§ Prompt
Could you transcribe every record below exactly as it stands?

§ Source material
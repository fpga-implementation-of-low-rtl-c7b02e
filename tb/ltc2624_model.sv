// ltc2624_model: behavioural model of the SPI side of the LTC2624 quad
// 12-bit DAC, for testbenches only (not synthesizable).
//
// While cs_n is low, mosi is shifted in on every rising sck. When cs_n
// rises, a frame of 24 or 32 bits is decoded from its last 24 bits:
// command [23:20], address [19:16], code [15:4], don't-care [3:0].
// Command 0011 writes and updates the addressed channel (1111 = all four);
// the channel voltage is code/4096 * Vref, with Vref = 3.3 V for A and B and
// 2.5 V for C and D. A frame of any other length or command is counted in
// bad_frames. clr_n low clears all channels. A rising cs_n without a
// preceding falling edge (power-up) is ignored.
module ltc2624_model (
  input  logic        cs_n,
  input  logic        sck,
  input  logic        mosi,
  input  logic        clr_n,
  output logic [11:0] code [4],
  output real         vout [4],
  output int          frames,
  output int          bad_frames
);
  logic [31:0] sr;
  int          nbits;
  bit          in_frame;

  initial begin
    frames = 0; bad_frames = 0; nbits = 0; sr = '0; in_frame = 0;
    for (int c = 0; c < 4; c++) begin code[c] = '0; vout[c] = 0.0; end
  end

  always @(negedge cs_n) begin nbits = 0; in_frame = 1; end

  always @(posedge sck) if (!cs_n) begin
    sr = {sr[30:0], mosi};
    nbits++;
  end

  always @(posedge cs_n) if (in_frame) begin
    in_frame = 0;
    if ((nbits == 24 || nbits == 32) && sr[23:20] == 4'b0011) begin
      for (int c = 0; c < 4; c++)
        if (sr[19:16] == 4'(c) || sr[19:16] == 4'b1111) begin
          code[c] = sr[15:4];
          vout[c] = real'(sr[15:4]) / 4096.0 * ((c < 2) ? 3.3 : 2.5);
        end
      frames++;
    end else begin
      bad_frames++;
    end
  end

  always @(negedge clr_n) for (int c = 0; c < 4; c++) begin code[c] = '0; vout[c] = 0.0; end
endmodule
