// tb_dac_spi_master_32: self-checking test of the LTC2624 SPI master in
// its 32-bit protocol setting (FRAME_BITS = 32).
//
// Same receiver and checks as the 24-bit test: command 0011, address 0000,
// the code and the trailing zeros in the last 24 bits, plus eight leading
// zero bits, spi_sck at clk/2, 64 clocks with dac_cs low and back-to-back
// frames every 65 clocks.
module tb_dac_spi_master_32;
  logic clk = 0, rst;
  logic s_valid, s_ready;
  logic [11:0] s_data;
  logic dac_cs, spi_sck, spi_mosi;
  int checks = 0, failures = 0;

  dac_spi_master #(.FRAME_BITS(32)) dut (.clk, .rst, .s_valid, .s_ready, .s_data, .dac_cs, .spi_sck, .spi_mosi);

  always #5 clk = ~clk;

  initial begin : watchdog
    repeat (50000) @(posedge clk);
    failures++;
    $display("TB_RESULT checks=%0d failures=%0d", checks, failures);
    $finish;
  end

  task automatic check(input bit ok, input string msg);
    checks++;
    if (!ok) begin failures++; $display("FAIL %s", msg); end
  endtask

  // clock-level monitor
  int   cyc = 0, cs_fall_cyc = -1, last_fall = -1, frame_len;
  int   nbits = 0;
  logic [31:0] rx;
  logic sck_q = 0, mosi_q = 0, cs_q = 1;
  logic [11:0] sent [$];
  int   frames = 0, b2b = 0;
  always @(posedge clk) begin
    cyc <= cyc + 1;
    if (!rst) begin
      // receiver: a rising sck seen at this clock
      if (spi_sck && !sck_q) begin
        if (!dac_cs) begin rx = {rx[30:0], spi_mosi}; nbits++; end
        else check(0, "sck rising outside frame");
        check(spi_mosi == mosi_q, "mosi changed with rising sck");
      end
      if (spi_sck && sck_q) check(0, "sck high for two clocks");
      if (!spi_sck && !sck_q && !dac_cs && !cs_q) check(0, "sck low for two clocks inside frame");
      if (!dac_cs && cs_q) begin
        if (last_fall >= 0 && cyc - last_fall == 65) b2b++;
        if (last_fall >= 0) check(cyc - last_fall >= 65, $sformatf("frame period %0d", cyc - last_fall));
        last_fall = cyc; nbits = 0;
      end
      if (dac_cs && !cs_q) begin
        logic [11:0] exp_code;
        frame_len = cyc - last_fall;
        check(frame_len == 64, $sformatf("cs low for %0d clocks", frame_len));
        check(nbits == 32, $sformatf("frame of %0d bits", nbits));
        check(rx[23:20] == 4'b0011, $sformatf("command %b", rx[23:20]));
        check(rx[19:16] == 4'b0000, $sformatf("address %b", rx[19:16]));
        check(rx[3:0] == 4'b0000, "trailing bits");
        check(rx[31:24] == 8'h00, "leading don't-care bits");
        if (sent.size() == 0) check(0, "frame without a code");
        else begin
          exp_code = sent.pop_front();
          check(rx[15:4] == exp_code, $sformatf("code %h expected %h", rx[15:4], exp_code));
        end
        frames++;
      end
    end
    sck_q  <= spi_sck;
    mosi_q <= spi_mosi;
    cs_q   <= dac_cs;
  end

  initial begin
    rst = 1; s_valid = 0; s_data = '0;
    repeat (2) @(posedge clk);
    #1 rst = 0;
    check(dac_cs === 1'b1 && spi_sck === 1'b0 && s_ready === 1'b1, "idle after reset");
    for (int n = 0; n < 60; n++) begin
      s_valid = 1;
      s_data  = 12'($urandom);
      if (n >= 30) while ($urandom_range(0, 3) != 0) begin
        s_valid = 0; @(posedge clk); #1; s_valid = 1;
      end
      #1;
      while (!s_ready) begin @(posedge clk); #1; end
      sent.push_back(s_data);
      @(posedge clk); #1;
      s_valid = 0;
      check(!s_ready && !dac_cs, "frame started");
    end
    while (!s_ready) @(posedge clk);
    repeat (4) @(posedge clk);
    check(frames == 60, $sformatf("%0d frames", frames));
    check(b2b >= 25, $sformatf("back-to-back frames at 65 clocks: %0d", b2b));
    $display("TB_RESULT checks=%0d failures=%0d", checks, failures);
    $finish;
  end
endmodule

§ Exercise result
repository fpga-implementation-of-low-rtl-c7b02e
filename tb/ltc2624_model.sv
// ltc2624_model: behavioural model of the SPI side of the LTC2624 quad
// 12-bit DAC, for testbenches only (not synthesizable).
//
// While cs_n is low, mosi is shifted in on every rising sck. When cs_n
// rises, a frame of 24 or 32 bits is decoded from its last 24 bits:
// command [23:20], address [19:16], code [15:4], don't-care [3:0].
// Command 0011 writes and updates the addressed channel (1111 = all four);
// the channel voltage is code/4096 * Vref, with Vref = 3.3 V for A and B and
// 2.5 V for C and D. A frame of any other length or command is counted in
// bad_frames. clr_n low clears all channels. A rising cs_n without a
// preceding falling edge (power-up) is ignored.
module ltc2624_model (
  input  logic        cs_n,
  input  logic        sck,
  input  logic        mosi,
  input  logic        clr_n,
  output logic [11:0] code [4],
  output real         vout [4],
  output int          frames,
  output int          bad_frames
);
  logic [31:0] sr;
  int          nbits;
  bit          in_frame;

  initial begin
    frames = 0; bad_frames = 0; nbits = 0; sr = '0; in_frame = 0;
    for (int c = 0; c < 4; c++) begin code[c] = '0; vout[c] = 0.0; end
  end

  always @(negedge cs_n) begin nbits = 0; in_frame = 1; end

  always @(posedge sck) if (!cs_n) begin
    sr = {sr[30:0], mosi};
    nbits++;
  end

  always @(posedge cs_n) if (in_frame) begin
    in_frame = 0;
    if ((nbits == 24 || nbits == 32) && sr[23:20] == 4'b0011) begin
      for (int c = 0; c < 4; c++)
        if (sr[19:16] == 4'(c) || sr[19:16] == 4'b1111) begin
          code[c] = sr[15:4];
          vout[c] = real'(sr[15:4]) / 4096.0 * ((c < 2) ? 3.3 : 2.5);
        end
      frames++;
    end else begin
      bad_frames++;
    end
  end

  always @(negedge clr_n) for (int c = 0; c < 4; c++) begin code[c] = '0; vout[c] = 0.0; end
endmodule
// tb_dac_spi_master_32: self-checking test of the LTC2624 SPI master in
// its 32-bit protocol setting (FRAME_BITS = 32).
//
// Same receiver and checks as the 24-bit test: command 0011, address 0000,
// the code and the trailing zeros in the last 24 bits, plus eight leading
// zero bits, spi_sck at clk/2, 64 clocks with dac_cs low and back-to-back
// frames every 65 clocks.
module tb_dac_spi_master_32;
  logic clk = 0, rst;
  logic s_valid, s_ready;
  logic [11:0] s_data;
  logic dac_cs, spi_sck, spi_mosi;
  int checks = 0, failures = 0;

  dac_spi_master #(.FRAME_BITS(32)) dut (.clk, .rst, .s_valid, .s_ready, .s_data, .dac_cs, .spi_sck, .spi_mosi);

  always #5 clk = ~clk;

  initial begin : watchdog
    repeat (50000) @(posedge clk);
    failures++;
    $display("TB_RESULT checks=%0d failures=%0d", checks, failures);
    $finish;
  end

  task automatic check(input bit ok, input string msg);
    checks++;
    if (!ok) begin failures++; $display("FAIL %s", msg); end
  endtask

  // clock-level monitor
  int   cyc = 0, cs_fall_cyc = -1, last_fall = -1, frame_len;
  int   nbits = 0;
  logic [31:0] rx;
  logic sck_q = 0, mosi_q = 0, cs_q = 1;
  logic [11:0] sent [$];
  int   frames = 0, b2b = 0;
  always @(posedge clk) begin
    cyc <= cyc + 1;
    if (!rst) begin
      // receiver: a rising sck seen at this clock
      if (spi_sck && !sck_q) begin
        if (!dac_cs) begin rx = {rx[30:0], spi_mosi}; nbits++; end
        else check(0, "sck rising outside frame");
        check(spi_mosi == mosi_q, "mosi changed with rising sck");
      end
      if (spi_sck && sck_q) check(0, "sck high for two clocks");
      if (!spi_sck && !sck_q && !dac_cs && !cs_q) check(0, "sck low for two clocks inside frame");
      if (!dac_cs && cs_q) begin
        if (last_fall >= 0 && cyc - last_fall == 65) b2b++;
        if (last_fall >= 0) check(cyc - last_fall >= 65, $sformatf("frame period %0d", cyc - last_fall));
        last_fall = cyc; nbits = 0;
      end
      if (dac_cs && !cs_q) begin
        logic [11:0] exp_code;
        frame_len = cyc - last_fall;
        check(frame_len == 64, $sformatf("cs low for %0d clocks", frame_len));
        check(nbits == 32, $sformatf("frame of %0d bits", nbits));
        check(rx[23:20] == 4'b0011, $sformatf("command %b", rx[23:20]));
        check(rx[19:16] == 4'b0000, $sformatf("address %b", rx[19:16]));
        check(rx[3:0] == 4'b0000, "trailing bits");
        check(rx[31:24] == 8'h00, "leading don't-care bits");
        if (sent.size() == 0) check(0, "frame without a code");
        else begin
          exp_code = sent.pop_front();
          check(rx[15:4] == exp_code, $sformatf("code %h expected %h", rx[15:4], exp_code));
        end
        frames++;
      end
    end
    sck_q  <= spi_sck;
    mosi_q <= spi_mosi;
    cs_q   <= dac_cs;
  end

  initial begin
    rst = 1; s_valid = 0; s_data = '0;
    repeat (2) @(posedge clk);
    #1 rst = 0;
    check(dac_cs === 1'b1 && spi_sck === 1'b0 && s_ready === 1'b1, "idle after reset");
    for (int n = 0; n < 60; n++) begin
      s_valid = 1;
      s_data  = 12'($urandom);
      if (n >= 30) while ($urandom_range(0, 3) != 0) begin
        s_valid = 0; @(posedge clk); #1; s_valid = 1;
      end
      #1;
      while (!s_ready) begin @(posedge clk); #1; end
      sent.push_back(s_data);
      @(posedge clk); #1;
      s_valid = 0;
      check(!s_ready && !dac_cs, "frame started");
    end
    while (!s_ready) @(posedge clk);
    repeat (4) @(posedge clk);
    check(frames == 60, $sformatf("%0d frames", frames));
    check(b2b >= 25, $sformatf("back-to-back frames at 65 clocks: %0d", b2b));
    $display("TB_RESULT checks=%0d failures=%0d", checks, failures);
    $finish;
  end
endmodule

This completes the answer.